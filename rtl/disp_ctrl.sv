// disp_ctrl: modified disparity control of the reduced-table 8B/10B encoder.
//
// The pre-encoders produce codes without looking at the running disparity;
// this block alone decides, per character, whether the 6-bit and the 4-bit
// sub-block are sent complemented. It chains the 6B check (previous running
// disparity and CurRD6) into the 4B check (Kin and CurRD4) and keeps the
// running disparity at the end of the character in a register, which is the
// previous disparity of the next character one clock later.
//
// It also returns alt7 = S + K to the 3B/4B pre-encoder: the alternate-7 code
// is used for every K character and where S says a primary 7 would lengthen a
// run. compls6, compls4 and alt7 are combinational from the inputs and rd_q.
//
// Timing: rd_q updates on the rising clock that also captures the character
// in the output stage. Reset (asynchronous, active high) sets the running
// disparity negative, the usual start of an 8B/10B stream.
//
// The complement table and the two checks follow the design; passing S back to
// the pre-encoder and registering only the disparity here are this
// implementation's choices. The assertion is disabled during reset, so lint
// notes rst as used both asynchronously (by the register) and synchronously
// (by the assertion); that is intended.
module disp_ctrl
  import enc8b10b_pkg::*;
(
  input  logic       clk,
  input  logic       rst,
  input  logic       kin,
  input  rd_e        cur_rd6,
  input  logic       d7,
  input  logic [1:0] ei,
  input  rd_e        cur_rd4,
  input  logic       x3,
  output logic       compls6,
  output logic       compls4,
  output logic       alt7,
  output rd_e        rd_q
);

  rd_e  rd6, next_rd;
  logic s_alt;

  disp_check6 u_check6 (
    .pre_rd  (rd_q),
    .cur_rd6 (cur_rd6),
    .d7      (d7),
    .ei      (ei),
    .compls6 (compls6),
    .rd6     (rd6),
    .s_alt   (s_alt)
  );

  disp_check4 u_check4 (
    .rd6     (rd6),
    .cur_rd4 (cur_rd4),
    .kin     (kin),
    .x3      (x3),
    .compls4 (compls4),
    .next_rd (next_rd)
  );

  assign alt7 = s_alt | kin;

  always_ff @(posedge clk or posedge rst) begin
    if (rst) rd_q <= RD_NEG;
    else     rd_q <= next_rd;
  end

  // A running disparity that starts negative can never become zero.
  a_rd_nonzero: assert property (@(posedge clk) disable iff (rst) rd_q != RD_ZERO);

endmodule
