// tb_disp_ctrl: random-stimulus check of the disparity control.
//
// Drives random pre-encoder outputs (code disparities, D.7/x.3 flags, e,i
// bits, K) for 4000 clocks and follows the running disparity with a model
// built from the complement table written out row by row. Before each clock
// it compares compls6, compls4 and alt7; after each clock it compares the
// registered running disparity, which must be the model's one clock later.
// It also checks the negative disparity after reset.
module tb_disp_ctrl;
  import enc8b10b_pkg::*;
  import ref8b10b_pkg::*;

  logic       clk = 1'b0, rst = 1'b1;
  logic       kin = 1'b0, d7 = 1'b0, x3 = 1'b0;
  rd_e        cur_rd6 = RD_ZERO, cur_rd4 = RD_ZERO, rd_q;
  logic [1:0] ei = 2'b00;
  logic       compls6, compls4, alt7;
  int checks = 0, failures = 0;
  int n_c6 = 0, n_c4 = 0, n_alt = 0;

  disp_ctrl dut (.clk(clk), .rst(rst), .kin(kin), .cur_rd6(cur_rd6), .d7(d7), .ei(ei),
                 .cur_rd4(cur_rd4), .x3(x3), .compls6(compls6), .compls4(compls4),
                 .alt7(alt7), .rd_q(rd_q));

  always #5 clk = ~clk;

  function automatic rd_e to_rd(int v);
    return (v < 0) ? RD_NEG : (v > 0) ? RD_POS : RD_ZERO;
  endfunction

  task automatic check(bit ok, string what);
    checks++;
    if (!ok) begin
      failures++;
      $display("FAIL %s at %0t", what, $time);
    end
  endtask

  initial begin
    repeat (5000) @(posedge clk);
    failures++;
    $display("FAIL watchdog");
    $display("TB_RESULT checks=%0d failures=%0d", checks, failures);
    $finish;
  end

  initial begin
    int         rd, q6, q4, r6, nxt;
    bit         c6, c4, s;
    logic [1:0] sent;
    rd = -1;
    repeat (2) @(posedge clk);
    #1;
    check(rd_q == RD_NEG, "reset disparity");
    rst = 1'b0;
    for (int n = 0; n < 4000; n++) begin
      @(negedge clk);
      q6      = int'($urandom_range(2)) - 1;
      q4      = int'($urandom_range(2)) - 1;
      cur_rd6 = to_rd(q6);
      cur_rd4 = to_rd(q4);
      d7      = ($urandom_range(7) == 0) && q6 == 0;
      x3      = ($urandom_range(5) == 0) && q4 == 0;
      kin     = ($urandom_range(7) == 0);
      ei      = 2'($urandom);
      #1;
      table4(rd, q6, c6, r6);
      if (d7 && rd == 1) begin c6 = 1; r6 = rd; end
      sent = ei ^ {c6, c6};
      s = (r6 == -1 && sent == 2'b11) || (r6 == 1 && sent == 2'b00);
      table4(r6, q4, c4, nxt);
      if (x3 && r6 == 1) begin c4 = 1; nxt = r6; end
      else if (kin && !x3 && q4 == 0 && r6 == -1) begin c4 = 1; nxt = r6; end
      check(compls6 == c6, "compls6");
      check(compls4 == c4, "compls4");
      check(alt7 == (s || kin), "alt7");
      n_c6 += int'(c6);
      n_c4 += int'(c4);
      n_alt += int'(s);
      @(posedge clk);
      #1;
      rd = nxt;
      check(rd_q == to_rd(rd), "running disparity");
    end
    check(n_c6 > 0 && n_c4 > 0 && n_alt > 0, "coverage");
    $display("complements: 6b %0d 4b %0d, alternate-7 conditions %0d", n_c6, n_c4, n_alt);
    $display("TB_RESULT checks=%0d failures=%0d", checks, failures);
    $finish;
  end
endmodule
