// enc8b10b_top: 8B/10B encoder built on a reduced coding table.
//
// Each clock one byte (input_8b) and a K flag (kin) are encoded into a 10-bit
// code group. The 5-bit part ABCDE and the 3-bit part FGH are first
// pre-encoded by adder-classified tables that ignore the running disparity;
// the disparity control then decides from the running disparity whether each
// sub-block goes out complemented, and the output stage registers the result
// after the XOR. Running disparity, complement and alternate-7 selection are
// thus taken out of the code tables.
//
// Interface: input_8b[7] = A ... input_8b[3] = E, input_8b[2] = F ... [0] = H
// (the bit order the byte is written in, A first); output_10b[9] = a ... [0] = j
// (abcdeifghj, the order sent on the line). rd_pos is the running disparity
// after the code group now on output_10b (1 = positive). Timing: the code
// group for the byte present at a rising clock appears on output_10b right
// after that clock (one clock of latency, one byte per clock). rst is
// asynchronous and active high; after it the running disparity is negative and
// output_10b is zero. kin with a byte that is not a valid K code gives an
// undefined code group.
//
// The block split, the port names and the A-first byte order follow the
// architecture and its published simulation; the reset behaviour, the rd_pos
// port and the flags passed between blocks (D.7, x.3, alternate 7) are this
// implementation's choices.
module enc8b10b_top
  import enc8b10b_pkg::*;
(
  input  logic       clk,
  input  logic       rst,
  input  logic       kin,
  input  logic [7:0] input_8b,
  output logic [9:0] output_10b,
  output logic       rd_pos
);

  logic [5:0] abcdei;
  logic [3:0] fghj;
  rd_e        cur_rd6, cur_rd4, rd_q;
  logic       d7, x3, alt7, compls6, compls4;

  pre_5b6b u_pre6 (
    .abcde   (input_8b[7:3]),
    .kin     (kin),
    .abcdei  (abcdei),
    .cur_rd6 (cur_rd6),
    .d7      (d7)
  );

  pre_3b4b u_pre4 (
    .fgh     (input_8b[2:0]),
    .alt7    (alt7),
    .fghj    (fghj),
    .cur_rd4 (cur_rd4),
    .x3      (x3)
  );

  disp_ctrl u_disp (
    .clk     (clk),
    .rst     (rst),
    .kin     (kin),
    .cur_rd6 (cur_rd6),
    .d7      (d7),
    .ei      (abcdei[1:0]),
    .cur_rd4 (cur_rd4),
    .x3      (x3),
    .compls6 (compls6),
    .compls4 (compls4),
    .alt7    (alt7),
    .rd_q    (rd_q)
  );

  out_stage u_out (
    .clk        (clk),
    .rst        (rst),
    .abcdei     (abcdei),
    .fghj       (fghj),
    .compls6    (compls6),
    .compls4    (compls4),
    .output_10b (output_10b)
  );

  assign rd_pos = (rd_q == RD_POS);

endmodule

========================================

Could you copy every line from the records that has "failures" in it?

  int checks = 0, failures = 0;
      failures++;
    failures++;
    $display("TB_RESULT checks=%0d failures=%0d", checks, failures);
    $display("TB_RESULT checks=%0d failures=%0d", checks, failures);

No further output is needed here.